// tb_control_logic: self-checking test of the command decoder.
//
// The sequencer is replaced by a few testbench signals (seq_active,
// seq_carry). Each host write is one wr_valid cycle. Checks: RAM writing mode
// and the rewind pulse; bitmap words passed on only in RAM writing mode; one
// load strobe per parameter write; timing resolution and exposure time
// registers; parameters ignored while busy; the start latch held until the
// sequencer becomes active and cleared right after; the stop latch held until
// it is idle; shutter open/close; the one-cycle filter trigger; a timed
// exposure lasting EXPTIME*EXP_PRESCALE+1 cycles with one done pulse.
module tb_control_logic;
  import ccd_pkg::*;
  localparam int unsigned PRE = 5;

  logic clk = 1'b0, rst_n = 1'b1;
  logic wr_valid = 1'b0;
  host_wr_t wr = '0;
  logic seq_active = 1'b0, seq_carry = 1'b0;
  seq_ctrl_t seq_ctrl;
  logic clk_run;
  logic [15:0] tres;
  ctrl_out_t ctrl_out;
  int checks = 0, failures = 0;

  control_logic #(.TRES_W(16), .EXP_W(16), .EXP_PRESCALE(PRE)) dut (.*);

  always #5 clk = ~clk;

  task automatic check(input bit ok, input string msg);
    checks++;
    if (!ok) begin
      failures++;
      $display("FAIL: %s", msg);
    end
  endtask

  // Count strobes on the control bundle.
  int n_rewind = 0, n_word = 0, n_ldh = 0, n_ldv = 0, n_ldp = 0, n_ldl = 0, n_filter = 0, n_done = 0;
  always @(posedge clk) begin
    if (seq_ctrl.wr_rewind) n_rewind++;
    if (seq_ctrl.wr_word)   n_word++;
    if (seq_ctrl.ld_h_time) n_ldh++;
    if (seq_ctrl.ld_v_time) n_ldv++;
    if (seq_ctrl.ld_npix)   n_ldp++;
    if (seq_ctrl.ld_nline)  n_ldl++;
    if (ctrl_out.filter_step)   n_filter++;
    if (ctrl_out.exposure_done) n_done++;
  end

  task automatic hw(input host_addr_e a, input logic [15:0] d);
    @(negedge clk);
    wr_valid = 1'b1;
    wr.addr = a;
    wr.data = d;
    @(negedge clk);
    wr_valid = 1'b0;
  endtask

  initial begin
    int cyc;
    #1 rst_n = 1'b0;  // power-on reset edge
    repeat (2) @(negedge clk);
    rst_n = 1'b1;
    @(negedge clk);
    check(!ctrl_out.shutter_open && !ctrl_out.ram_write_mode && !ctrl_out.readout_busy, "reset state");
    // bitmap words outside RAM writing mode are dropped
    hw(A_BITMAP_DATA, 16'h1234);
    @(negedge clk);
    check(n_word == 0, "bitmap word accepted outside RAM writing mode");
    hw(A_RAM_WRITE, 0);
    @(negedge clk);
    check(ctrl_out.ram_write_mode && n_rewind == 1, "RAM writing mode");
    check(ctrl_out.data_buf_en && !ctrl_out.wave_buf_en, "buffer enables in RAM writing mode");
    for (int k = 0; k < 5; k++) hw(A_BITMAP_DATA, 16'(k));
    @(negedge clk);
    check(n_word == 5, $sformatf("%0d bitmap words passed, expected 5", n_word));
    // parameters
    hw(A_H_TIME, 10); hw(A_V_TIME, 20); hw(A_NPIX, 30); hw(A_NLINE, 40);
    hw(A_TRES, 16'd7); hw(A_EXPTIME, 16'd7);
    @(negedge clk);
    check(n_ldh == 1 && n_ldv == 1 && n_ldp == 1 && n_ldl == 1, "one load strobe per parameter");
    check(tres == 16'd7, "timing resolution register");
    // start: latch held until the sequencer is active
    hw(A_START_READOUT, 0);
    check(seq_ctrl.start && ctrl_out.readout_busy && !ctrl_out.ram_write_mode, "start latch set");
    repeat (5) begin
      @(negedge clk);
      check(seq_ctrl.start, "start latch must hold until executed");
    end
    seq_active = 1'b1;
    @(negedge clk);
    check(!seq_ctrl.start, "start latch not cleared after execution");
    check(clk_run, "clocking not running during readout");
    check(ctrl_out.wave_buf_en && !ctrl_out.data_buf_en, "buffer enables during readout");
    // parameters ignored while busy
    hw(A_H_TIME, 11); hw(A_TRES, 16'd3);
    @(negedge clk);
    check(n_ldh == 1 && tres == 16'd7, "parameter accepted while busy");
    hw(A_RAM_WRITE, 0);
    check(!ctrl_out.ram_write_mode, "RAM writing mode entered while busy");
    // end of frame
    seq_carry = 1'b1;
    #1 check(ctrl_out.frame_done, "frame_done");
    @(negedge clk);
    seq_carry = 1'b0; seq_active = 1'b0;
    @(negedge clk);
    check(!ctrl_out.readout_busy && !clk_run && !ctrl_out.wave_buf_en, "still busy after frame");
    // stop latch held until the sequencer is idle
    hw(A_START_READOUT, 0);
    @(negedge clk); seq_active = 1'b1;
    repeat (2) @(negedge clk);
    hw(A_STOP, 0);
    repeat (3) begin
      check(seq_ctrl.stop, "stop latch must hold until executed");
      @(negedge clk);
    end
    seq_active = 1'b0;
    @(negedge clk);
    @(negedge clk);
    check(!seq_ctrl.stop && !ctrl_out.readout_busy, "stop latch not cleared");
    // shutter and filter wheel
    hw(A_SHUTTER_OPEN, 0);
    check(ctrl_out.shutter_open, "shutter open");
    hw(A_SHUTTER_CLOSE, 0);
    check(!ctrl_out.shutter_open, "shutter close");
    hw(A_FILTER_STEP, 0);
    hw(A_FILTER_STEP, 0);
    @(negedge clk);
    check(n_filter == 2, $sformatf("filter pulses %0d, expected 2", n_filter));
    // timed exposure: 7 units of PRE cycles
    @(negedge clk);
    wr_valid = 1'b1; wr.addr = A_START_EXPOSURE;
    @(negedge clk);
    wr_valid = 1'b0;
    cyc = 0;
    while (ctrl_out.exposing && cyc < 1000) begin
      check(ctrl_out.shutter_open, "shutter closed during exposure");
      cyc++;
      @(negedge clk);
    end
    check(cyc == 7 * PRE + 1, $sformatf("exposure lasted %0d cycles, expected %0d", cyc, 7 * PRE + 1));
    check(!ctrl_out.shutter_open && ctrl_out.exposure_done, "shutter after exposure");
    @(negedge clk);
    check(n_done == 1 && !ctrl_out.exposure_done, "one exposure_done pulse");
    $display("TB_RESULT checks=%0d failures=%0d", checks, failures);
    $finish;
  end

  initial begin
    repeat (5000) @(posedge clk);
    failures++;
    $display("FAIL: watchdog");
    $display("TB_RESULT checks=%0d failures=%0d", checks, failures);
    $finish;
  end
endmodule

WORK TO COMPLETE: Beginning with the line that has "seq_carry = 1'b1;" and ending with the line that has "repeat (3) begin", set down the lines above exactly and include no others.

RESULT OF THIS EXERCISE:
    seq_carry = 1'b1;
    #1 check(ctrl_out.frame_done, "frame_done");
    @(negedge clk);
    seq_carry = 1'b0; seq_active = 1'b0;
    @(negedge clk);
    check(!ctrl_out.readout_busy && !clk_run && !ctrl_out.wave_buf_en, "still busy after frame");
    // stop latch held until the sequencer is idle
    hw(A_START_READOUT, 0);
    @(negedge clk); seq_active = 1'b1;
    repeat (2) @(negedge clk);
    hw(A_STOP, 0);
    repeat (3) begin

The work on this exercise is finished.